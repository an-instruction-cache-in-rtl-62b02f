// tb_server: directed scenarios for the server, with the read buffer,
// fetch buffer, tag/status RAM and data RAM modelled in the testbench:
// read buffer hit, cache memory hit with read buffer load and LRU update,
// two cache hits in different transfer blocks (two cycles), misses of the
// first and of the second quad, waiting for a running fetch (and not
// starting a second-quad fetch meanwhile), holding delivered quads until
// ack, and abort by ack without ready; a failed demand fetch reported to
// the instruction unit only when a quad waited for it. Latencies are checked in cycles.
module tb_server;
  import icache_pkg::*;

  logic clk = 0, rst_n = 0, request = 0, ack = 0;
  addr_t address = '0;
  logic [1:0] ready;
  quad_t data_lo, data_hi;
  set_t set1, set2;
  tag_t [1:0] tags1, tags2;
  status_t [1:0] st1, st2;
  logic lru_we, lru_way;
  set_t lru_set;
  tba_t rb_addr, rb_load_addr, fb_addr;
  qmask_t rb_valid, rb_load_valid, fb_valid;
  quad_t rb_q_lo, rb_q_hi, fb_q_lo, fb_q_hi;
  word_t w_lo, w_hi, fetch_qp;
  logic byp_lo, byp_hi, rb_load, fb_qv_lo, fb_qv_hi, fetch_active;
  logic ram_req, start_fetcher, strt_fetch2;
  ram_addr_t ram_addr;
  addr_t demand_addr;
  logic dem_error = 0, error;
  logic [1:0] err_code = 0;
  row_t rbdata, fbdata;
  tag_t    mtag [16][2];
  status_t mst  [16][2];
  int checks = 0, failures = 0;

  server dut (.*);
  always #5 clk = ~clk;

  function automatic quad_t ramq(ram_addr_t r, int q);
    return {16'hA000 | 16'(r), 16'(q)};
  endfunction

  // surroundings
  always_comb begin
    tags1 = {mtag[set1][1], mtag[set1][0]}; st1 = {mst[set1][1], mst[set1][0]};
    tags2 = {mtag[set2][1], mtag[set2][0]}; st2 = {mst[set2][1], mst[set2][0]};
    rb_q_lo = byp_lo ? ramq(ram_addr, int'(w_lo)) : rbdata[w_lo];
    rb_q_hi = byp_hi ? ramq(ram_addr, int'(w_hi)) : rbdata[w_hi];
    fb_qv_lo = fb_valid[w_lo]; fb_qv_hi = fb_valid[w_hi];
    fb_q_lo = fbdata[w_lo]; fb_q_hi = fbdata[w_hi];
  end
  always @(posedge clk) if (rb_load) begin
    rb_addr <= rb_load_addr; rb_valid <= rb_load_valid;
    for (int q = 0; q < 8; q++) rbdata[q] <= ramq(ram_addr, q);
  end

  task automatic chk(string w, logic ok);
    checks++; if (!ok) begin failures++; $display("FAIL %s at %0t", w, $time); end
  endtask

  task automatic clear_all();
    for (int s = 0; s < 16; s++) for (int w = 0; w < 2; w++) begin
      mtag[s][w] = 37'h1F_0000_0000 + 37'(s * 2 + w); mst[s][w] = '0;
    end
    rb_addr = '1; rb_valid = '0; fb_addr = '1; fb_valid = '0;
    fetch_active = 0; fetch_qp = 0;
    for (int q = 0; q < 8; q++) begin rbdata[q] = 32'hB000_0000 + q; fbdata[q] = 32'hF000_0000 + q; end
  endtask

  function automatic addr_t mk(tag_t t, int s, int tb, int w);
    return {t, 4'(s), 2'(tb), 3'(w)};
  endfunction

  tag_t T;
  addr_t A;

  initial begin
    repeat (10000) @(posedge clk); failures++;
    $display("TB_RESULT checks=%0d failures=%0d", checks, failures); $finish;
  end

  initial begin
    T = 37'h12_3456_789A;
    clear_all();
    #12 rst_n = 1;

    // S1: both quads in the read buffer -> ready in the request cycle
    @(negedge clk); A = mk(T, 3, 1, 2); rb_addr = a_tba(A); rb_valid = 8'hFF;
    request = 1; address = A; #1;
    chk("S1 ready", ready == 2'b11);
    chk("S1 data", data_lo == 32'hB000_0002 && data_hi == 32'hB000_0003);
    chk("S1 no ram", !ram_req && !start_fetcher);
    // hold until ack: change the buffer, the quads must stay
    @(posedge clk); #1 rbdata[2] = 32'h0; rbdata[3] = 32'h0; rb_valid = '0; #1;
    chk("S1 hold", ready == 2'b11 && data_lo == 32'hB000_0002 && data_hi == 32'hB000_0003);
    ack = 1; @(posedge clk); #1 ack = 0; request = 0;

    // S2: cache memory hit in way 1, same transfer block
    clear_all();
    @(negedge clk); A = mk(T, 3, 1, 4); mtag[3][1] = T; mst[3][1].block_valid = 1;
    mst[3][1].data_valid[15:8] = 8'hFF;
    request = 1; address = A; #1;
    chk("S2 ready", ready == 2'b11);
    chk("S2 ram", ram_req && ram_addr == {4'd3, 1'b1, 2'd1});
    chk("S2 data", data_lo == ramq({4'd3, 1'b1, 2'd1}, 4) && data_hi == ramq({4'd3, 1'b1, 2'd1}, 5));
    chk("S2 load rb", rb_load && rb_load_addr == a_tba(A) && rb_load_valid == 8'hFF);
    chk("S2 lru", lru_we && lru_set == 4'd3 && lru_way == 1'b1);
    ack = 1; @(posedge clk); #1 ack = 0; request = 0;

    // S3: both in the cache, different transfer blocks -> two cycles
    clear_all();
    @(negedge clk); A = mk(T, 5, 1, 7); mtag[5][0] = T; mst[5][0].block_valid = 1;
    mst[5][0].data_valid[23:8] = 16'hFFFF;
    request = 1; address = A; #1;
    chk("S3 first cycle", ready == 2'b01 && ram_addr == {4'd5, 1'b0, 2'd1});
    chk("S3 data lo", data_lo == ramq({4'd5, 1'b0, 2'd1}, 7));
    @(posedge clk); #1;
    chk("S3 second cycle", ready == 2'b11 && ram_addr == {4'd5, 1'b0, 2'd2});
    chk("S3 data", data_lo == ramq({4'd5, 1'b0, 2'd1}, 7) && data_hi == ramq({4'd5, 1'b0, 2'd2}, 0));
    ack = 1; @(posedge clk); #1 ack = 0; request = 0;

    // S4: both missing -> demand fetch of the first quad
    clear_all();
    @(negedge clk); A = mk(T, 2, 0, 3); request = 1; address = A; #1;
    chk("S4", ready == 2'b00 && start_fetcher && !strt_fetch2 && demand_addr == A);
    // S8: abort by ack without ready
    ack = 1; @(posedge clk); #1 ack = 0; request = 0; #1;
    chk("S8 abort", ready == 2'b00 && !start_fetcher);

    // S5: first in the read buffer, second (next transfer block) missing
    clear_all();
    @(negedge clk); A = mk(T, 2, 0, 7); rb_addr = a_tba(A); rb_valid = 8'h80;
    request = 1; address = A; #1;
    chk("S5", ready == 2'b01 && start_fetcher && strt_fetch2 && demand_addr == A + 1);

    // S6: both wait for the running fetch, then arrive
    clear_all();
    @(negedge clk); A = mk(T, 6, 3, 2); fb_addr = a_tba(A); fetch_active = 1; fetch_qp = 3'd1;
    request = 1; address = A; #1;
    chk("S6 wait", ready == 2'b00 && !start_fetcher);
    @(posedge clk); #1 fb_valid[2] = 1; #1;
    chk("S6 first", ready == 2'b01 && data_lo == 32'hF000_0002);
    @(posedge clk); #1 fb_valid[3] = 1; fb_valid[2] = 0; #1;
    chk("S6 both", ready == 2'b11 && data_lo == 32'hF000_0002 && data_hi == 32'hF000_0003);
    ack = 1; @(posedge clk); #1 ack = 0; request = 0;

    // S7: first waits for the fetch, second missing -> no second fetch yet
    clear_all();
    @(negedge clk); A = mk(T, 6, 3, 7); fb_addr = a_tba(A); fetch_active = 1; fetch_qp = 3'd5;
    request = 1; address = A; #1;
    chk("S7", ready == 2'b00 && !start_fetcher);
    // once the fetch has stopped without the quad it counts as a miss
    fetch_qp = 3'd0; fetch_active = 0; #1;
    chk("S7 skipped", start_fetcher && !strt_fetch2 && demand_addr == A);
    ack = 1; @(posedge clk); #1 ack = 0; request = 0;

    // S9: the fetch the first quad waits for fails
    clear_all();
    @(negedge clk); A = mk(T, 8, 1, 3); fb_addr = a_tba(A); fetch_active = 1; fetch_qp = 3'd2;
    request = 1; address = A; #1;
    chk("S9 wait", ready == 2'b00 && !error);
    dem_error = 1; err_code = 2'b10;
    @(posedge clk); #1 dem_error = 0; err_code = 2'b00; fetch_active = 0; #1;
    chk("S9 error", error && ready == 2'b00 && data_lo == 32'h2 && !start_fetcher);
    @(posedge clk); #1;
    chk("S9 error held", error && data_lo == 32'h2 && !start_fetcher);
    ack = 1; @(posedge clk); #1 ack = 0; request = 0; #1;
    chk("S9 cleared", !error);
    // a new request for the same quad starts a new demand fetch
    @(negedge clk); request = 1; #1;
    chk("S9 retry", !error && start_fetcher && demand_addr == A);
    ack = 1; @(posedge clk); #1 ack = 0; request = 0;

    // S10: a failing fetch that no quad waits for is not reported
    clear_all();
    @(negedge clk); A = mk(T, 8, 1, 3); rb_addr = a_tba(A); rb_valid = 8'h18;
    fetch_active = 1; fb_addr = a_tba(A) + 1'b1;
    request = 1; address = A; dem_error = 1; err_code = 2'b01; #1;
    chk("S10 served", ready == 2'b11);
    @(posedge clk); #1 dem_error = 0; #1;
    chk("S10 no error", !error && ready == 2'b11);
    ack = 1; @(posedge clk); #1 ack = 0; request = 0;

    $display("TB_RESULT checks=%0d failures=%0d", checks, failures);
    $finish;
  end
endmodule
- - - - - - -
* _Task description_: From the first line of the records to the line containing "fetch (and not", inclusive, transcribe everything exactly and leave out the rest.

* _Your response_:
repository an-instruction-cache-in-rtl-62b02f
// tb_server: directed scenarios for the server, with the read buffer,
// fetch buffer, tag/status RAM and data RAM modelled in the testbench:
// read buffer hit, cache memory hit with read buffer load and LRU update,
// two cache hits in different transfer blocks (two cycles), misses of the
// first and of the second quad, waiting for a running fetch (and not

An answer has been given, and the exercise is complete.